Au secrétaire de rédaction de la
Nouvelle Revue
Monsieur,
Je reçois une lettre de Gustave Flaubert
1 qui me jette dans un grand embarras. Voici pourquoi. Il y a cinq mois environ, j’ai eu l’honneur de me présenter chez Madame Adam pour lui demander de publier dans la
Nouvelle Revue un poème de moi intitulé « Vénus rustique ». Madame Adam, tout en ne m’accordant point ma demande, eut l’amabilité de m’inviter à faire pour sa Revue une pièce de vers moins étendue.
Je m’empressai d’achever cette pièce et je l’envoyai.
Des mois s’écoulèrent. Je n’osai point, par pure discrétion, faire une nouvelle visite, dans la crainte de sembler vouloir, grâce au nom et à l’amitié de Flaubert, forcer la détermination de Madame Adam à mon sujet.
Au bout d’un temps si long, je me croyais refusé définitivement et, comme mon volume de vers où se trouve la pièce en question va paraître le 21 ou le 22 de ce mois, comme d’un autre côté, le directeur de la Réforme me demandait des vers avec insistance, je me jugeai si bien dégagé vis-à-vis de Madame Adam que je donnai à la Réforme mon poème « Fin d’Amour » qui a dû paraître hier.
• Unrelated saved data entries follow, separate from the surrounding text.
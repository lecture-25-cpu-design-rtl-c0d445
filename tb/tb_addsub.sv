// tb_addsub: self-checking test of the XOR-inverting adder-subtractor.
// Checks result, carry out and signed overflow of a + b and a - b against
// reference arithmetic for corner cases and random operands.
module tb_addsub;
  localparam int unsigned N = 32;
  logic [N-1:0] a, b, result;
  logic         sub, cout, ovf;
  int checks = 0, failures = 0;

  addsub #(.N(N)) dut (.a(a), .b(b), .sub(sub), .result(result),
                       .carry_out(cout), .overflow(ovf));

  task automatic check(input logic [N-1:0] ta, input logic [N-1:0] tb_, input logic ts);
    logic [N:0]   ref_sum;
    logic         ref_ovf;
    longint       sa, sb, sr;
    a = ta; b = tb_; sub = ts;
    #1;
    sa = longint'($signed(ta));
    sb = longint'($signed(tb_));
    if (ts) begin
      ref_sum = {1'b0, ta} + {1'b0, ~tb_} + 33'd1;
      sr = sa - sb;
    end else begin
      ref_sum = {1'b0, ta} + {1'b0, tb_};
      sr = sa + sb;
    end
    ref_ovf = (sr > 64'sd2147483647) || (sr < -64'sd2147483648);
    checks++;
    if (result !== ref_sum[N-1:0] || cout !== ref_sum[N] || ovf !== ref_ovf) begin
      failures++;
      $display("FAIL a=%h b=%h sub=%b -> %h c=%b v=%b, expected %h c=%b v=%b",
               ta, tb_, ts, result, cout, ovf, ref_sum[N-1:0], ref_sum[N], ref_ovf);
    end
  endtask

  initial begin
    #100000;
    failures++;
    $display("watchdog expired");
    $display("TB_RESULT checks=%0d failures=%0d", checks, failures);
    $finish;
  end

  initial begin
    check(32'd5, 32'd3, 1'b1);
    check(32'd3, 32'd5, 1'b1);
    check(32'd0, 32'd0, 1'b1);
    check(32'h8000_0000, 32'd1, 1'b1);
    check(32'h7fff_ffff, 32'd1, 1'b0);
    check(32'hffff_ffff, 32'd1, 1'b0);
    check(32'h8000_0000, 32'h8000_0000, 1'b0);
    for (int i = 0; i < 2000; i++) check($urandom, $urandom, 1'($urandom));
    $display("TB_RESULT checks=%0d failures=%0d", checks, failures);
    $finish;
  end
endmodule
Je le regrette et je suis désolé ; mais, de toute façon, vous ne l’auriez pu publier qu’après l’apparition de mon volume qui sera en vente dans trois jours ; cela n’aurait donc encore été qu’une reproduction.
Je vous laisse juge, Monsieur, de ce qu’il faut faire. Publiez ou ne publiez pas, suivant votre sentiment, mais faites agréer, je vous prie, toutes mes excuses à Madame Adam, en même temps que l’hommage de mes sentiments très respectueux et très dévoués, et agréez vous-même l’assurance de ma considération la plus distinguée.
Guy de Maupassant 17, rue Clauzel. |
1 Cf. Flaubert, Correspondance (éd. Conard, tome IX, N° 1980).